# Upgrade Problems - Sony SVR-3000



## cellulan (Jan 29, 2006)

I've just attempted to add a 320 GB Wd drive to a 80 G Maxtor system with no success. I used the ptv v4.0 with lba48 support and here are the steps I took.

I backed up the current tivo drive with 

mount /dev/hdb3 /mnt (fat32 partition)
mfsbackup -f 9999 -1so /mnt/tivo.bak /dev/hda (Tivo drive)

then i shut down the pc and replaced the fat32 backup drive with the new 320 GB drive and issued the command

mfsadd -r 4 -x /dev/hda /dev/hdb

I did not increase the swap file(yet), but cannot get the tivo past the please wait screen.

My questions are :

If I do the MFS restore to bring back the 80 gig drive to previous, will I lose the recordings, or will everything be back to start?

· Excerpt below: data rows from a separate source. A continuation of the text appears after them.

// tb_cell_matrix: checks the cell matrix three ways.
// 1. The example chromosome, for all 16 inputs, against its circuit written
//    out as Boolean equations by hand.
// 2. Random legal chromosomes against the array-walking reference model.
// 3. Random unconstrained chromosomes: outputs and cfg_error against the
//    model, plus one hand-made chromosome with a forward reference.
module tb_cell_matrix;
  import evo_pkg::*;
  import tb_evo_model::*;

  logic [3:0] in;
  chrom_t     chrom;
  logic [3:0] out;
  logic       cfg_error;
  int         checks = 0, failures = 0;

  cell_matrix dut (.in(in), .chrom(chrom), .out(out), .cfg_error(cfg_error));

  initial begin
    #1000000;
    failures++;
    $display("watchdog expired");
    $display("TB_RESULT checks=%0d failures=%0d", checks, failures);
    $finish;
  end

  task automatic check(logic [3:0] exp_out, logic exp_err, string what);
    checks++;
    if (out !== exp_out || cfg_error !== exp_err) begin
      failures++;
      $display("FAIL %s in=%b out=%b exp=%b err=%b exp=%b", what, in, out, exp_out,
               cfg_error, exp_err);
    end
  endtask

  initial begin
    logic s [20];
    logic [4:0] m;
    // 1. Example circuit by hand.
    chrom = CHROM_EXAMPLE;
    for (int v = 0; v < 16; v++) begin
      in = 4'(v);
      for (int i = 0; i < 4; i++) begin s[i] = in[i]; s[i+4] = !in[i]; end
      s[8]  = s[0] & s[2];
      s[9]  = s[4] | s[3];
      s[10] = s[1] ^ s[6];
      s[11] = s[7] ? s[7] : s[5];
      s[12] = !(s[10] | s[9]);
      s[13] = s[8] & s[10];
      s[14] = !(s[9] & s[8]);
      s[15] = !(s[10] & s[11]);
      s[16] = s[11] ? s[14] : s[13];
      s[17] = s[11] ^ s[12];
      s[18] = s[15] ? s[14] : s[15];
      s[19] = s[11] & s[15];
      #1;
      check({s[19], s[18], s[17], s[16]}, 1'b0, "example");
    end
    // 2. Random legal chromosomes.
    for (int t = 0; t < 300; t++) begin
      chrom = random_chrom(1'b1);
      for (int v = 0; v < 16; v++) begin
        in = 4'(v);
        #1;
        m = eval_matrix(chrom, in);
        check(m[3:0], m[4], "legal");
      end
    end
    // 3. Unconstrained chromosomes and one forward reference.
    for (int t = 0; t < 300; t++) begin
      chrom = random_chrom(1'b0);
      in = 4'($urandom);
      #1;
      m = eval_matrix(chrom, in);
      check(m[3:0], m[4], "random");
    end
    chrom = CHROM_EXAMPLE;
    chrom[0] = mk_gene(G_AND, 0, 8, 0);   // row 0 reading its own row
    in = 4'hF;
    #1;
    checks++;
    if (cfg_error !== 1'b1) begin failures++; $display("FAIL forward reference not flagged"); end
    $display("TB_RESULT checks=%0d failures=%0d", checks, failures);
    $finish;
  end
endmodule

I am considering (if I can restore the 80 Gig drive to prior status) just doing the mfsbackup | mfsrestore thing and saving the 80 Gig as backup.

Any suggestion would be very welcome!!


----------



## cellulan (Jan 29, 2006)

Ignore the previos post - I replaced the Harddrive cable and everything appears working now!!!!!


----------